Los tres secretos del sacerdocio según el Papa León XIV: cómo vivir con Cristo, servir y sonreír en la cruz

Fuente: EncuentraIglesias Editorial

El pasado domingo 26 de abril, la Iglesia celebró el IV Domingo de Pascua, conocido como el Domingo del Buen Pastor, y también el 63º Día Mundial de Oración por las Vocaciones. En este día tan especial, el Papa León XIV presidió una solemne Misa de ordenación sacerdotal en la Basílica de San Pedro, en Roma, donde diez nuevos sacerdotes fueron consagrados para el servicio del pueblo de Dios.

Los tres secretos del sacerdocio según el Papa León XIV: cómo vivir con Cristo, servir y sonreír en la cruz

En su homilía, el Santo Padre exclamó: "¡Este es un domingo lleno de vida!" Incluso en medio de las realidades de sufrimiento y muerte que nos rodean, la promesa de Jesús resonó con fuerza: "Yo he venido para que tengan vida, y la tengan en abundancia" (Juan 10:10, NVI). El Papa se dirigió especialmente a los ordenandos, ofreciéndoles tres "secretos" fundamentales para la vida sacerdotal, que también nos inspiran como cristianos laicos.
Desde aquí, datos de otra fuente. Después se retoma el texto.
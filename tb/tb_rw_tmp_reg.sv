// tb_rw_tmp_reg: self-checking test of the layer demultiplexer and temporary register.
// Random packets of hit words (with repeated layers, out-of-range layer values and idle
// cycles) are fed in; after each word the register row and its present bits must equal
// a model in which each layer keeps its last hit. A road word or end-event word with
// clear must empty the row, and road/end-event words must never be stored as hits.
`timescale 1ns / 1ps
module tb_rw_tmp_reg;
  import rw_pkg::*;

  logic clk = 0, rst_n = 0, in_valid = 0, clear = 0;
  svt_word_t in_word = '0;
  data_t tmp_hit [N_LAYERS];
  logic [N_LAYERS-1:0] tmp_present;
  int checks = 0, failures = 0;
  data_t m_hit [N_LAYERS];
  logic [N_LAYERS-1:0] m_pres = '0;
  int n_overwrite = 0, n_clear = 0;

  rw_tmp_reg dut (.*);

  always #5 clk = ~clk;

  initial begin
    repeat (50000) @(posedge clk);
    failures++;
    $display("TB_RESULT checks=%0d failures=%0d", checks, failures);
    $finish;
  end

  initial begin
    repeat (2) @(posedge clk);
    rst_n = 1;
    for (int i = 0; i < 5000; i++) begin
      int kind;
      @(negedge clk);
      kind = $urandom_range(0, 9);
      in_valid = (kind != 0);
      in_word.data = 21'($urandom);
      in_word.ee = (kind == 9);
      in_word.ep = (kind == 8) || (kind == 9);
      clear = in_valid && (in_word.ep || in_word.ee);
      @(posedge clk);
      #1;
      if (clear) begin
        m_pres = '0;
        n_clear++;
      end else if (in_valid && !in_word.ep && !in_word.ee) begin
        int l;
        l = int'(in_word.data[LAYER_LSB +: LAYER_W]);
        if (l < N_LAYERS) begin
          if (m_pres[l]) n_overwrite++;
          m_hit[l] = in_word.data;
          m_pres[l] = 1;
        end
      end
      checks++;
      if (tmp_present != m_pres) begin
        failures++; $display("FAIL: present %b expected %b", tmp_present, m_pres);
      end
      for (int l = 0; l < N_LAYERS; l++)
        if (m_pres[l]) begin
          checks++;
          if (tmp_hit[l] != m_hit[l]) begin
            failures++; $display("FAIL: layer %0d hit %h expected %h", l, tmp_hit[l], m_hit[l]);
          end
        end
    end
    checks++;
    if (n_overwrite == 0 || n_clear == 0) failures++;
    $display("TB_RESULT checks=%0d failures=%0d", checks, failures);
    $finish;
  end
endmodule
El primer secreto: un vínculo profundo con Cristo

El Papa León XIV destacó que la base de todo es la comunión íntima con Jesús. "Cuanto más profundo sea el vínculo con Cristo, más radical será su pertenencia a la humanidad común", afirmó. No hay oposición entre el cielo y la tierra; en Jesús, se unen para siempre. Este misterio vivo compromete el corazón en un amor indisoluble, llenándolo de gracia.

Así como el amor conyugal, el amor que inspira el celibato sacerdotal es una señal del Reino que ya está entre nosotros. El sacerdote está llamado a ser hombre de oración, alimentando diariamente su relación con el Buen Pastor. Sin esta raíz, el ministerio corre el riesgo de convertirse en mero activismo.

El segundo secreto: servicio humilde y generoso

El segundo secreto revelado por el Pontífice fue el servicio. Inspirado en el lavatorio de los pies de Jesús (Juan 13:1-17), el Papa recordó que la verdadera grandeza está en servir. "No les doy un título de honor, sino una misión de amor", dijo a los nuevos sacerdotes. Ellos están llamados a estar cerca del pueblo, especialmente de los pobres, los enfermos y los que sufren.

El sacerdocio no es una carrera, sino una vocación para el cuidado pastoral. Cada sacerdote debe ser como el Buen Pastor, que conoce a sus ovejas y da la vida por ellas. Este servicio exige humildad, paciencia y una disposición constante para perdonar y acoger.

El tercer secreto: alegría en la cruz

El tercer secreto puede sorprender: la alegría que nace de la cruz. El Papa León XIV explicó que el sufrimiento vivido con fe no es motivo de tristeza, sino de esperanza. "La cruz es la cátedra del amor", dijo, citando a San Juan Pablo II. Los sacerdotes, y todos los cristianos, están invitados a abrazar sus cruces diarias con confianza, sabiendo que la resurrección ya ha vencido.

Esta alegría no es superficial, sino que brota de la certeza de que Cristo está con nosotros todos los días. "En el mundo tendréis aflicción, pero confiad, yo he vencido al mundo" (Juan 16:33, RVR1960). Este mensaje es un bálsamo para los tiempos difíciles que vivimos.

Lecciones para todos los cristianos

Aunque dirigidas a los sacerdotes, estas tres actitudes —comunión con Cristo, servicio humilde y alegría en la cruz— son un camino para todo cristiano. En nuestras familias, comunidades y trabajos, estamos llamados a vivir estos valores. La Iglesia no es solo el clero; somos todos el pueblo de Dios, cada uno con su don.

¿Qué tal reflexionar hoy? ¿Cómo está mi vínculo con Jesús? ¿Me he puesto al servicio de los demás? ¿Logro ver la alegría incluso en las dificultades? Que el ejemplo del Buen Pastor nos inspire a vivir con más amor y entrega.

Que Dios bendiga a los nuevos sacerdotes y a todos los vocacionados. Y que, unidos en oración, podamos ser señales vivas del Reino de amor.